**YOUR TASK**.
Where a line in the material below has the string "requested", please report it.

**EXTRACTED ENTRIES**.

....

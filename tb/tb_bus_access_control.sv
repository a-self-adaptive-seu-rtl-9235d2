// Testbench for bus_access_control: a request is acknowledged in the next
// clock with the fault-memory word of the requested address; no request, no
// acknowledge.
module tb_bus_access_control;
  import seu_pkg::*;
  logic        clk = 1'b0, rst_n = 1'b0;
  fbus_req_t   req;
  fbus_rsp_t   rsp;
  logic [2:0]  fm_addr;
  logic [31:0] fm_data;
  logic [31:0] words [8];
  int          checks = 0, failures = 0;

  always #5 clk = ~clk;

  assign fm_data = words[fm_addr];

  bus_access_control dut (.clk, .rst_n, .req, .rsp, .fm_addr, .fm_data);

  task automatic check(input bit ok, input string what);
    checks++;
    if (!ok) begin failures++; $display("FAIL: %s", what); end
  endtask

  initial begin
    repeat (10000) @(posedge clk);
    failures++;
    $display("FAIL: watchdog");
    $display("TB_RESULT checks=%0d failures=%0d", checks, failures);
    $finish;
  end

  initial begin
    req = '0;
    for (int i = 0; i < 8; i++) words[i] = $urandom();
    repeat (2) @(negedge clk);
    rst_n = 1'b1;
    for (int n = 0; n < 300; n++) begin
      logic        v;
      logic [2:0]  a;
      logic [31:0] expw;
      v = 1'($urandom_range(0, 1));
      a = 3'($urandom);
      req.valid = v; req.addr = a;
      expw = words[a];
      @(negedge clk);
      req.valid = 1'b0;
      words[a] = $urandom();   // the word changes after it was sampled
      check(rsp.ack == v, "ack follows request by one clock");
      if (v) check(rsp.data == expw, "data of requested word");
    end
    $display("TB_RESULT checks=%0d failures=%0d", checks, failures);
    $finish;
  end
endmodule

....

**OUTPUT FOR THIS EXERCISE**.
// clock with the fault-memory word of the requested address; no request, no
      if (v) check(rsp.data == expw, "data of requested word");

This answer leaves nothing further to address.